Tomasz Deptuła z Nowego Jorku
Kto w Stanach Zjednoczonych jest na tyle bogaty, aby płacić wyższe podatki? To jądro sporu, jaki toczy się między Białym Domem a Kapitolem w sprawie uniknięcia klifu fiskalnego.
Obie strony poczyniły znaczące ustępstwa, które przybliżają osiągnięcie kompromisu. Najpierw republikański przewodniczący Izby Reprezentantów John Boehner ustąpił w sprawie podniesienia podatków dla najbogatszych, czego stanowczo domagał się prezydent Barack Obama. Republikanie długo nie chcieli zgodzić się na jakiekolwiek podwyżki obciążeń podatkowych, opowiadając się za utrzymaniem ulg wprowadzonych podczas prezydentury George'a W. Busha.

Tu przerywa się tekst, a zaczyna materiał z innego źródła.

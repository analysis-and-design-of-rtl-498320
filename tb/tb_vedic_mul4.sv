// tb_vedic_mul4 -- exhaustive self-checking testbench for vedic_mul4.
//
// Applies all 256 operand pairs, one per clock cycle, and compares the product
// with the integer product a * b. It also counts how often a column count
// reaches 4 or more, i.e. a carry is forwarded past the neighbouring column,
// using its own column model, and fails if that never happens. The multiplier is
// combinational: the result is checked in the same cycle the operands are set.
module tb_vedic_mul4;

  logic [3:0] a, b;
  logic [7:0] p;
  logic       clk;
  int         checks = 0, failures = 0, cycles = 0, skips = 0;

  vedic_mul4 dut (.a(a), .b(b), .p(p));

  initial begin
    clk = 1'b0;
    forever #5 clk = ~clk;
  end
  always_ff @(posedge clk) cycles <= cycles + 1;

  // Watchdog
  initial begin
    repeat (2000) @(posedge clk);
    failures++;
    $display("watchdog expired");
    $display("TB_RESULT checks=%0d failures=%0d", checks, failures);
    $finish;
  end

  // Reference column counts: does any column of a*b see a count >= 4?
  function automatic bit forwards_two(input logic [3:0] x, input logic [3:0] y);
    int c1 [8];
    int c2 [8];
    int s;
    bit any = 0;
    for (int k = 0; k < 8; k++) begin c1[k] = 0; c2[k] = 0; end
    for (int k = 0; k < 7; k++) begin
      s = 0;
      for (int i = 0; i < 4; i++)
        if (k - i >= 0 && k - i < 4) s += int'(x[i]) * int'(y[k-i]);
      if (k >= 1) s += c1[k-1];
      if (k >= 2) s += c2[k-2];
      c1[k] = (s >> 1) & 1;
      c2[k] = (s >> 2) & 1;
      if (s >= 4) any = 1;
    end
    return any;
  endfunction

  initial begin
    a = '0; b = '0;
    for (int i = 0; i < 16; i++) begin
      for (int j = 0; j < 16; j++) begin
        @(negedge clk);
        a = 4'(i); b = 4'(j);
        #1;
        checks++;
        if (p !== 8'(i * j)) begin
          failures++;
          $display("FAIL %0d * %0d: got %0d", i, j, p);
        end
        if (forwards_two(a, b)) skips++;
      end
    end
    if (skips == 0) begin
      failures++;
      $display("FAIL: no operand pair forwarded a carry two columns");
    end
    $display("two-column carry forwards exercised: %0d, cycles: %0d", skips, cycles);
    $display("TB_RESULT checks=%0d failures=%0d", checks, failures);
    $finish;
  end

endmodule
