// vedic_mul8 -- unsigned 8x8-bit Vedic multiplier (top level).
//
// The 8-bit operands are split into nibbles, A = {AH, AL} and B = {BH, BL}, and
// the vertical-and-crosswise rule is applied one level up, on nibbles instead of
// bits:
//   M1 = AL*BL   (vertical, low)      M2 = AL*BH  (crosswise)
//   M3 = AH*BL   (crosswise)          M4 = AH*BH  (vertical, high)
// Each of the four is an 8-bit product from a vedic_mul4. The product is then
//   P = M4*2^8 + (M2 + M3)*2^4 + M1
// and is assembled with three 8-bit adders:
//   cla8  (carry lookahead)  M5 = M3 + M2, carry out c5 (weight 2^12)
//   Adder 2 (ripple)         M6 = M5 + {0000, M1[7:4]}, carry out c6 (weight 2^12)
//   Adder 3 (ripple)         M7 = M4 + {000, c5|c6, M6[7:4]}
//   P[3:0] = M1[3:0], P[7:4] = M6[3:0], P[15:8] = M7
// c5 and c6 can never both be 1: if M2 + M3 overflows 8 bits, its low byte is at
// most 194 and adding at most 15 cannot overflow again. One OR therefore merges
// them into bit 4 of Adder 3's second operand. The four nibble products, the
// carry lookahead adder for M2 + M3, Adders 2 and 3 and the M1..M7 signal names
// follow the published block diagram; how the two middle carries reach Adder 3
// is this design's own completion of it.
//
// Interface: a[7:0], b[7:0] in, p[15:0] = a * b out. Purely combinational: no
// clock, no reset, no handshake; the product is valid one settling time after
// the operands change.
module vedic_mul8 (
  input  logic [7:0]  a,
  input  logic [7:0]  b,
  output logic [15:0] p
);

  logic [7:0] m1, m2, m3, m4;     // nibble products
  logic [7:0] m5, m6, m7;         // adder outputs
  logic       c5, c6;             // carries out of the middle adders
  logic       c7;                 // carry out of Adder 3, always 0

  // Four 4x4 Vedic multipliers
  vedic_mul4 u_mul_m1 (.a(a[3:0]), .b(b[3:0]), .p(m1));
  vedic_mul4 u_mul_m2 (.a(a[3:0]), .b(b[7:4]), .p(m2));
  vedic_mul4 u_mul_m3 (.a(a[7:4]), .b(b[3:0]), .p(m3));
  vedic_mul4 u_mul_m4 (.a(a[7:4]), .b(b[7:4]), .p(m4));

  // Cross products: 8-bit carry lookahead adder
  cla8 #(.WIDTH(8)) u_cla (
    .a(m3), .b(m2), .cin(1'b0), .sum(m5), .cout(c5)
  );

  // Adder 2: middle sum plus the upper nibble of the low product
  rca8 #(.WIDTH(8)) u_adder2 (
    .a(m5), .b({4'b0000, m1[7:4]}), .cin(1'b0), .sum(m6), .cout(c6)
  );

  // Adder 3: high product plus the upper nibble and carries of the middle
  rca8 #(.WIDTH(8)) u_adder3 (
    .a(m4), .b({3'b000, c5 | c6, m6[7:4]}), .cin(1'b0), .sum(m7), .cout(c7)
  );

  assign p = {m7, m6[3:0], m1[3:0]};

  // The full product fits in 16 bits, so neither pair of middle carries nor
  // Adder 3 can overflow.
  always_comb begin
    assert (c7 == 1'b0) else $error("vedic_mul8: Adder 3 overflow");
    assert (!(c5 && c6)) else $error("vedic_mul8: both middle carries set");
  end

endmodule
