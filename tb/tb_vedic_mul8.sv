// tb_vedic_mul8 -- exhaustive end-to-end testbench for the 8x8 Vedic multiplier.
//
// Runs the top level at its only configuration through all 65536 operand pairs,
// one per clock cycle, and compares the 16-bit product with the integer product
// a * b. Alongside, an independent model of the nibble decomposition counts how
// often each carry path of the design is used and fails if any never is:
//   - the carry lookahead adder overflows (M2 + M3 >= 256),
//   - Adder 2 overflows (low byte of M2 + M3 plus M1[7:4] >= 256),
//   - a 4x4 multiplier forwards a carry two columns (column count >= 4),
//   - the product uses its top bit (p >= 32768).
// The multiplier is combinational and is checked in the cycle its operands are
// set. A directed set of corner values (0, 1, 255, powers of two) runs first.
module tb_vedic_mul8;

  logic [7:0]  a, b;
  logic [15:0] p;
  logic        clk;
  int          checks = 0, failures = 0;
  int          n_cla_carry = 0, n_add2_carry = 0, n_col_forward = 0, n_top_bit = 0;

  vedic_mul8 dut (.a(a), .b(b), .p(p));

  initial begin
    clk = 1'b0;
    forever #5 clk = ~clk;
  end

  initial begin
    repeat (70000) @(posedge clk);
    failures++;
    $display("watchdog expired");
    $display("TB_RESULT checks=%0d failures=%0d", checks, failures);
    $finish;
  end

  // Does the Urdhva column scheme of x*y (4 bits each) see a column count >= 4?
  function automatic bit forwards_two(input int x, input int y);
    int c1 [8];
    int c2 [8];
    int s;
    bit any = 0;
    for (int k = 0; k < 8; k++) begin c1[k] = 0; c2[k] = 0; end
    for (int k = 0; k < 7; k++) begin
      s = 0;
      for (int i = 0; i < 4; i++)
        if (k - i >= 0 && k - i < 4) s += ((x >> i) & (y >> (k - i)) & 1);
      if (k >= 1) s += c1[k-1];
      if (k >= 2) s += c2[k-2];
      c1[k] = (s >> 1) & 1;
      c2[k] = (s >> 2) & 1;
      if (s >= 4) any = 1;
    end
    return any;
  endfunction

  task automatic apply(input int x, input int y);
    int al, ah, bl, bh, m1, m2, m3, mid;
    @(negedge clk);
    a = 8'(x); b = 8'(y);
    #1;
    checks++;
    if (p !== 16'(x * y)) begin
      failures++;
      if (failures < 10) $display("FAIL %0d * %0d: got %0d", x, y, p);
    end
    al = x & 15; ah = x >> 4; bl = y & 15; bh = y >> 4;
    m1 = al * bl; m2 = al * bh; m3 = ah * bl;
    mid = m2 + m3;
    if (mid >= 256) n_cla_carry++;
    if ((mid & 255) + (m1 >> 4) >= 256) n_add2_carry++;
    if (forwards_two(al, bl) || forwards_two(al, bh) ||
        forwards_two(ah, bl) || forwards_two(ah, bh)) n_col_forward++;
    if (x * y >= 32768) n_top_bit++;
  endtask

  initial begin
    automatic int corner [12] = '{0, 1, 2, 15, 16, 127, 128, 170, 85, 240, 254, 255};
    a = '0; b = '0;
    foreach (corner[i]) foreach (corner[j]) apply(corner[i], corner[j]);
    for (int i = 0; i < 256; i++)
      for (int j = 0; j < 256; j++)
        apply(i, j);
    if (n_cla_carry == 0)   begin failures++; $display("FAIL: carry lookahead adder never overflowed"); end
    if (n_add2_carry == 0)  begin failures++; $display("FAIL: Adder 2 never overflowed"); end
    if (n_col_forward == 0) begin failures++; $display("FAIL: no two-column carry forward"); end
    if (n_top_bit == 0)     begin failures++; $display("FAIL: product top bit never set"); end
    $display("CLA carries %0d, Adder 2 carries %0d, two-column forwards %0d, top-bit products %0d",
             n_cla_carry, n_add2_carry, n_col_forward, n_top_bit);
    $display("TB_RESULT checks=%0d failures=%0d", checks, failures);
    $finish;
  end

endmodule
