1. **Attribute fetch.** It raises `pa_req` with the task ID and waits for the
   pixel's clustered background record from the memory controller.
2. **Ray set-up.** The primary ray is `O + t*D` with `D = (x - cx, y - cy, f)`,
   so the direction's z component is the focal length. The PCU divider forms
   the three reciprocals `inv_k = 2^24 / D_k`, which the box test needs. A zero
   component gets the largest positive value.
3. **Traversal.** Every box record in OBJMEM is visited in order. There are
   two kinds of box:
   * An **EBBOX** (empty box) stands for something that should cast a shadow
     but is never drawn. Primary rays skip it without a test.
   * A **TBBOX** (target box) holds a run of triangles. If the box test
     (`bbie`) reports a hit, each of its triangles goes through `tie`.

   The nearest hit is kept as an exact fraction `tnum/tden`. It starts at the
   background distance `depth / f`, so a triangle only wins if it is in front
   of the real surface at that pixel. Two fractions are compared by cross
   multiplication, with 128-bit products, so no division is needed.
4. **Object pixel.** The triangle normal is turned to face the camera, then
   shifted right until every component is below 2^14. The PCU runs 15 steps
   in a row:
   * MACs for `N.L`, `N.N` and `L.L`;
   * two square roots;
   * one divide, which gives `cos = floor(256 * N.L / (|N| |L|))`, capped at
     255.

   The shading register then holds
   `min(255, (a*l >> 11) + (a*l*cos >> 16))`. Here `a` is the albedo of the
   box and `l` is the background *lighting* value at this pixel. The
   inverse-rendered lighting of the real scene therefore lights the inserted
   object.
5. **Background pixel.** The ray meets the background at `t = depth / f`. The
   point is computed as `P = O + (D * depth * inv_z) >>> 24`. A shadow ray runs
   from `P` along the light direction `L`. It needs three more reciprocals, and
   it is tested against *all* boxes, EBBOX and TBBOX alike. The colour is
   `(albedo * lighting) >> 8`, halved if any box blocks the light.
6. **Result.** `done` holds the colour and task ID until the scheduler
   acknowledges them.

Teraz godzą się na podniesienie podatków dla zarabiających więcej niż milion dolarów rocznie, choć nie za darmo. Boehner chce, aby wzrostowi dochodów państwa o 1 bilion dolarów w ciągu najbliższych 10 lat towarzyszyły dodatkowe ograniczenia wydatków.
Miałoby to nastąpić przez zmianę sposobu indeksacji emerytur wypłacanych z funduszu Social Security oraz cięcia w programie ubezpieczeń medycznych dla najstarszych Medicare.